AI tools can do more than check a writer’s grammar and spelling and suggest frequently used phrases, says computer scientist, Guillaume Cabanac, from the University of Toulouse in France.

An analysis of journal-published computer-science papers by Cabanac and his colleagues, posted as a preprint on arXiv in July and yet to be peer-reviewed, found swathes of articles containing tortured phrases and nonsensical text. For example, the phrase ‘colossal information’ was used instead of ‘big data’.

The authors suspect that these papers were the result of using automated translations or software that rewrites existing text to disguise plagiarism, according to a report in Nature.

Their study prompted warnings from research integrity experts that a new type of fabricated paper was entering the scientific literature, which will be hard to spot as AI tools learn to use more sophisticated language.

Considerations for using AI writing tools in academic work

Shu Chian Tay, a science communicator at the National University of Singapore, fears that AI writing tools could exacerbate inequality between labs with different access to resources or openness to trying new technologies.

Shu Chian Tay

Shu Chian Tay

“Consider a hypothetical situation where AI science-writing is possible and two labs have made the same research breakthrough at the same time,” says Tay.

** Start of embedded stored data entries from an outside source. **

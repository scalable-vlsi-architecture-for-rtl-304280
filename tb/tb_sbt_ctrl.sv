// tb_sbt_ctrl: checks the plane sequencer and its handshakes.
//
// A cycle model of the intended behaviour runs beside the controller and
// every output is compared each clock.  Three phases: free flow (in_valid
// and out_ready always high: a vector must be taken every K clocks and its
// result must become valid K+1 clocks after it was taken), random in_valid
// and out_ready (stalls), and an idle gap.  The testbench counts stalls and
// back-to-back accepts and fails if either never happened.
module tb_sbt_ctrl;
  localparam int unsigned K  = 7;
  localparam int unsigned PB = $clog2(K);

  logic          clk = 1'b0, rst_n = 1'b0;
  logic          in_valid = 1'b0, out_ready = 1'b0;
  logic          in_ready, load, first, acc_en, out_load, out_valid, stall;
  logic [PB-1:0] plane;
  int checks = 0, failures = 0;

  sbt_ctrl #(.K(K)) dut (.clk, .rst_n, .in_valid, .in_ready, .load, .plane, .first,
                         .acc_en, .out_load, .out_valid, .out_ready, .stall);

  always #5 clk = ~clk;

  // reference model state
  bit rb = 0, rov = 0;
  int rp = 0;
  int cyc = 0, last_load = -1, n_stall = 0, n_b2b = 0, n_rate = 0, n_lat = 0;
  bit free_flow = 0;
  int load_q [$];

  task automatic cmp(input string what, input int unsigned got, input int unsigned exp);
    checks++;
    if (got != exp) begin
      failures++;
      if (failures < 20) $display("cycle %0d %s: got %0d expected %0d", cyc, what, got, exp);
    end
  endtask

  always @(posedge clk) if (rst_n) begin
    bit es, eo, ei, el;
    cyc++;
    es = rb && rp == 0 && rov && !out_ready;
    eo = rb && rp == 0 && !es;
    ei = !rb || eo;
    el = in_valid && ei;
    cmp("stall", 32'(stall), 32'(es));
    cmp("out_load", 32'(out_load), 32'(eo));
    cmp("in_ready", 32'(in_ready), 32'(ei));
    cmp("load", 32'(load), 32'(el));
    cmp("out_valid", 32'(out_valid), 32'(rov));
    cmp("acc_en", 32'(acc_en), 32'(rb && !es));
    if (rb) begin
      cmp("plane", 32'(plane), 32'(rp));
      cmp("first", 32'(first), 32'(rp == K - 1));
    end
    if (es) n_stall++;
    if (el && rb) n_b2b++;
    if (el) begin
      if (free_flow && last_load >= 0) begin
        cmp("load interval", 32'(cyc - last_load), K);
        n_rate++;
      end
      last_load = cyc;
      load_q.push_back(cyc);
    end
    if (eo && load_q.size() > 0) begin
      int t0;
      t0 = load_q.pop_front();
      // out_valid is seen one clock after out_load
      if (free_flow) begin
        cmp("latency", 32'(cyc + 1 - t0), K + 1);
        n_lat++;
      end
    end
    // advance the model
    if (el) begin rb = 1; rp = K - 1; end
    else if (eo) rb = 0;
    else if (rb && !es) rp--;
    if (eo) rov = 1;
    else if (out_ready) rov = 0;
  end

  initial begin
    repeat (20000) @(posedge clk);
    failures++;
    $display("watchdog expired");
    $display("TB_RESULT checks=%0d failures=%0d", checks, failures);
    $finish;
  end

  initial begin
    repeat (3) @(negedge clk);
    rst_n = 1'b1;
    // free flow
    @(negedge clk);
    free_flow = 1; in_valid = 1'b1; out_ready = 1'b1;
    repeat (100) @(negedge clk);
    free_flow = 0;
    // random traffic
    repeat (3000) begin
      @(negedge clk);
      in_valid  = ($urandom_range(3) != 0);
      out_ready = ($urandom_range(2) != 0);
    end
    // slow consumer: results wait, the datapath stalls
    repeat (2000) begin
      @(negedge clk);
      in_valid  = ($urandom_range(3) != 0);
      out_ready = ($urandom_range(7) == 0);
    end
    // drain and idle
    in_valid = 1'b0; out_ready = 1'b1;
    repeat (30) @(negedge clk);
    checks++;
    if (out_valid || load_q.size() != 0) failures++;
    checks += 4;
    if (n_stall == 0) begin failures++; $display("no stall seen"); end
    if (n_b2b == 0)   begin failures++; $display("no back-to-back accept seen"); end
    if (n_rate == 0)  begin failures++; $display("no rate check done"); end
    if (n_lat == 0)   begin failures++; $display("no latency check done"); end
    $display("stalls=%0d back_to_back=%0d rate_checks=%0d latency_checks=%0d",
             n_stall, n_b2b, n_rate, n_lat);
    $display("TB_RESULT checks=%0d failures=%0d", checks, failures);
    $finish;
  end
endmodule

“One lab stuck to human writing, which took weeks, while the other made use of AI writing tools. The latter, who is likely to publish earlier would get most, if not all, of the scientific recognition and lucrative intellectual property rights.”

Will AI replace human writing?

Tay notes that although AI writing tools are quite powerful, they have not yet reached a point where they can write a scientific manuscript from scratch. “We still need researchers to analyse data, present them as figures, and develop a coherent story before feeding all this information to the AI machine,” she says.

Ryan Morrison, professor of English as a second language at George Brown College in Toronto, Canada, says that although the adoption of AI in academic writing is inevitable, it is unlikely to replace human writing in the near future.

Ryan Morrison

Ryan Morrison

“Just as super-computer calculators can process large sets of numbers fast, AI writing tools outperform humans in completing tasks like spell checks and text generation at a much faster rate,” says Morrison. “But the creativity of AI is ultimately limited by the input materials and the discretion of the human curator.”

Software such as Turnitin is also incorporating AI technology to enhance its ability to detect plagiarism. This could potentially be used to identify documents written using AI tools.

Be transparent about using AI writing tools in academic work

Michael Mindzak, assistant professor in the department of educational studies at Brock University in Ontario, Canada, cautions that the academic community has not yet agreed on how to manage potential problems related to AI writing tools, such as plagiarism and authorship credits.

Michael Mindzak

Michael Mindzak

Most institutions are yet to formulate policies on the use of these tools by students and staff. This can be problematic when committee members making decisions on tenure and promotion have different views about the appropriateness of using them, says Mindzak.

“My advice is to be transparent,” says Mindzak. “Declare and add a disclaimer if you have used AI-assisted writing. As more people in the community do this, it may become a norm, just like how the ‘conflict of interest’ section has been added to academic papers in response to a rise in company-funded research and start-ups from academic labs.”

*Digital Science is a subsidiary of Holtzbrinck Publishing Group, which owns 53% of Springer Nature, publisher of the Nature Index. Nature Index is editorially independent of its publisher.